Data to use:
^^^^^^^^
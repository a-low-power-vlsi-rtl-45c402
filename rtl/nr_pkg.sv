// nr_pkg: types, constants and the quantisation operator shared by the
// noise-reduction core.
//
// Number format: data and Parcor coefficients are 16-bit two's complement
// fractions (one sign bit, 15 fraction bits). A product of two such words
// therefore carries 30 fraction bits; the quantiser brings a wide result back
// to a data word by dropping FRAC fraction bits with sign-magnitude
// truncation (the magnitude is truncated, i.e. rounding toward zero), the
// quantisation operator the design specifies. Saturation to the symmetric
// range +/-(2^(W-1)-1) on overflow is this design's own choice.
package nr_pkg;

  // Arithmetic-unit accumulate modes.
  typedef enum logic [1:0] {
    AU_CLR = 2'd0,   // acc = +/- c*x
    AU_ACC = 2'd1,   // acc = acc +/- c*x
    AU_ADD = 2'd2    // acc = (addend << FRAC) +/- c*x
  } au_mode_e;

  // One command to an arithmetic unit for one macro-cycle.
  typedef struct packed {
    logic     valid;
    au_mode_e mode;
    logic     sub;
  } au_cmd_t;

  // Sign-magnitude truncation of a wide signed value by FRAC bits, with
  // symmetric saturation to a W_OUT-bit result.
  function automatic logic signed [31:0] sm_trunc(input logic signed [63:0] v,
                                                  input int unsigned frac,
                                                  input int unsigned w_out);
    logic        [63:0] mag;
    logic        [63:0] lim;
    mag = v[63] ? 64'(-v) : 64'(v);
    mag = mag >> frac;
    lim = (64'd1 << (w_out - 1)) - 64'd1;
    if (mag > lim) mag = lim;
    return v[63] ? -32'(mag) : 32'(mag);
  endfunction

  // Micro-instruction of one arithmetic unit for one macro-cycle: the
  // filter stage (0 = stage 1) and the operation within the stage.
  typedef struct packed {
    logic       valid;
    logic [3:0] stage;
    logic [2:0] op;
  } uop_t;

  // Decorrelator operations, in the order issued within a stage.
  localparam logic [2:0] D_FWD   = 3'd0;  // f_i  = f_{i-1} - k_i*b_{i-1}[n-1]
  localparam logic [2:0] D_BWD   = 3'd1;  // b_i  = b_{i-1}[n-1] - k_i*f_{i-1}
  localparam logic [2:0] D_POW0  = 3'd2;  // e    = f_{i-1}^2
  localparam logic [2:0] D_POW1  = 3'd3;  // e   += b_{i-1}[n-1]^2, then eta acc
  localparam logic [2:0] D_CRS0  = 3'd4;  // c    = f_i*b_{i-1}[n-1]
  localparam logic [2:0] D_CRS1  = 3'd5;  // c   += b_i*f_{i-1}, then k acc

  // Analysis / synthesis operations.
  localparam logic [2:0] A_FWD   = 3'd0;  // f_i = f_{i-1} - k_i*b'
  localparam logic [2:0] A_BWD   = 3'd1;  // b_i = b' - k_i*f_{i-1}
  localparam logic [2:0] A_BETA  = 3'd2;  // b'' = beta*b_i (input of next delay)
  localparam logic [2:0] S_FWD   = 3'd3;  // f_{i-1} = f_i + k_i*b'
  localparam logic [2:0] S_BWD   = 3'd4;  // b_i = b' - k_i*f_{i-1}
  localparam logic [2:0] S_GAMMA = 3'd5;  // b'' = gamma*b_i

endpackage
^^^^^^^^
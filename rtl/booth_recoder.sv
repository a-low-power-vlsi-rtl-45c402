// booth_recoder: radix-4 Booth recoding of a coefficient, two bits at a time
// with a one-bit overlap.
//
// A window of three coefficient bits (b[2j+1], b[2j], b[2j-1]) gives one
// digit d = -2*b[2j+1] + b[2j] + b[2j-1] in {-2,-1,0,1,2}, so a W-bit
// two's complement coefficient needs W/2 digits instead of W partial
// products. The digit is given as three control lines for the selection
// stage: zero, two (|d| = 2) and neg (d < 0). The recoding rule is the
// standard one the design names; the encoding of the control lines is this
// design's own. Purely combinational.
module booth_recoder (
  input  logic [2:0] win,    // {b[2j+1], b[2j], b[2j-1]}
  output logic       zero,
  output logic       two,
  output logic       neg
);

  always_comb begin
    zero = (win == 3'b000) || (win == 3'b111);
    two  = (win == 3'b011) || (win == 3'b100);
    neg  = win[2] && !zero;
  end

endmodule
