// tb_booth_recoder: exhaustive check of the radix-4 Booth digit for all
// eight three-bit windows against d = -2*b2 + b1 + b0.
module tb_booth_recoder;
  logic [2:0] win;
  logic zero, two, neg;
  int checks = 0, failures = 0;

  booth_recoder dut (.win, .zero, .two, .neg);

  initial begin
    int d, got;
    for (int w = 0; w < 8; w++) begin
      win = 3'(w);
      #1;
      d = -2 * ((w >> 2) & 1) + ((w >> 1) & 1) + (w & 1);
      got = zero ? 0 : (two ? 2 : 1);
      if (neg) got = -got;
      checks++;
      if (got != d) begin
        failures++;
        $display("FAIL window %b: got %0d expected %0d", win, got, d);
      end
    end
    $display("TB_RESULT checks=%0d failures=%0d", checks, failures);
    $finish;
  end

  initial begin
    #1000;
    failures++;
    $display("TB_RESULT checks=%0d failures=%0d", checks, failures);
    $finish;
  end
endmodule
^^^^^^^^
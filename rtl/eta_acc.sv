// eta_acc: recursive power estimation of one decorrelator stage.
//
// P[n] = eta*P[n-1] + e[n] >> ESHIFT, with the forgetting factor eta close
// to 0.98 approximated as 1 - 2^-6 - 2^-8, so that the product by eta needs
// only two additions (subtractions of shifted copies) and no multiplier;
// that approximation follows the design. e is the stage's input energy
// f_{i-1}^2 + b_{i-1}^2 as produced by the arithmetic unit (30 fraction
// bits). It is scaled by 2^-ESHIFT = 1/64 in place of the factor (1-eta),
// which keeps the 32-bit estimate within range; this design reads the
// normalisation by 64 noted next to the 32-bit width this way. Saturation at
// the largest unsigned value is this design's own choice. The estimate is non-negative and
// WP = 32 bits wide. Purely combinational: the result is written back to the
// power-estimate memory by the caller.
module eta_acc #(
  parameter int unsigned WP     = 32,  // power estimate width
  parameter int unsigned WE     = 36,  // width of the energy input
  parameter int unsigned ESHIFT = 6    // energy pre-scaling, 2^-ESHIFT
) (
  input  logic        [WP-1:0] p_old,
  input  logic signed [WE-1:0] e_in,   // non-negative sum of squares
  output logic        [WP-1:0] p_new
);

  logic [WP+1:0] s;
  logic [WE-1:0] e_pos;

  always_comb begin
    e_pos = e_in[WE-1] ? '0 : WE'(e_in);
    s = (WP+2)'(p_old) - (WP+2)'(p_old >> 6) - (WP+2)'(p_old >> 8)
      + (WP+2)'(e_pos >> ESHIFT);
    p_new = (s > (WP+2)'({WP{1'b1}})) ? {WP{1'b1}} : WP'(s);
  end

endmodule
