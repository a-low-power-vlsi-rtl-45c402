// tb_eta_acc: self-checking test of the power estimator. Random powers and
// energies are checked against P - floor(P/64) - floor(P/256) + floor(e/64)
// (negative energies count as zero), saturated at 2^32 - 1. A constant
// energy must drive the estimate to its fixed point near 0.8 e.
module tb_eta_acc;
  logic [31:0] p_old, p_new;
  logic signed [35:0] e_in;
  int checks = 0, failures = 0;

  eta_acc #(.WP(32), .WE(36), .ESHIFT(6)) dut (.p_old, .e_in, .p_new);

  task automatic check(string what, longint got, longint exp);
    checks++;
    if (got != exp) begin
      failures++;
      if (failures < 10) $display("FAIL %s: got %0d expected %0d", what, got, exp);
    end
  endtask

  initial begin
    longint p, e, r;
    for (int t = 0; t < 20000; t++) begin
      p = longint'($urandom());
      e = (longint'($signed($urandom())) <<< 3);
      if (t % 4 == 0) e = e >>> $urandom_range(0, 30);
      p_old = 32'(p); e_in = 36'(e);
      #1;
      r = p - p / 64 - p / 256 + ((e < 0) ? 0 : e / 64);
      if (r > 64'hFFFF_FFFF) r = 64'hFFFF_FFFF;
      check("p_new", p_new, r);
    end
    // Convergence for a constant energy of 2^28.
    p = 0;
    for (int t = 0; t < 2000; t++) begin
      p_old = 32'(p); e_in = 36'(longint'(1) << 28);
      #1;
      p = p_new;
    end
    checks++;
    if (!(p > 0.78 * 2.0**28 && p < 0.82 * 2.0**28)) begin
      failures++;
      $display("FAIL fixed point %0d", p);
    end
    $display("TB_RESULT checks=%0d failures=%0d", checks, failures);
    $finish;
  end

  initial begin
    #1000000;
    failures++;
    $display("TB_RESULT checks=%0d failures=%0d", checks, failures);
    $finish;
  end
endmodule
^^^^^^^^
What you need to do: All that should be written out is the stretch of lines above between the one holding "parameter int unsigned ESHIFT" and the one holding "s = (WP+2)'(p_old)", inclusive, exactly as given.

Task output:
  parameter int unsigned ESHIFT = 6    // energy pre-scaling, 2^-ESHIFT
) (
  input  logic        [WP-1:0] p_old,
  input  logic signed [WE-1:0] e_in,   // non-negative sum of squares
  output logic        [WP-1:0] p_new
);

  logic [WP+1:0] s;
  logic [WE-1:0] e_pos;

  always_comb begin
    e_pos = e_in[WE-1] ? '0 : WE'(e_in);
    s = (WP+2)'(p_old) - (WP+2)'(p_old >> 6) - (WP+2)'(p_old >> 8)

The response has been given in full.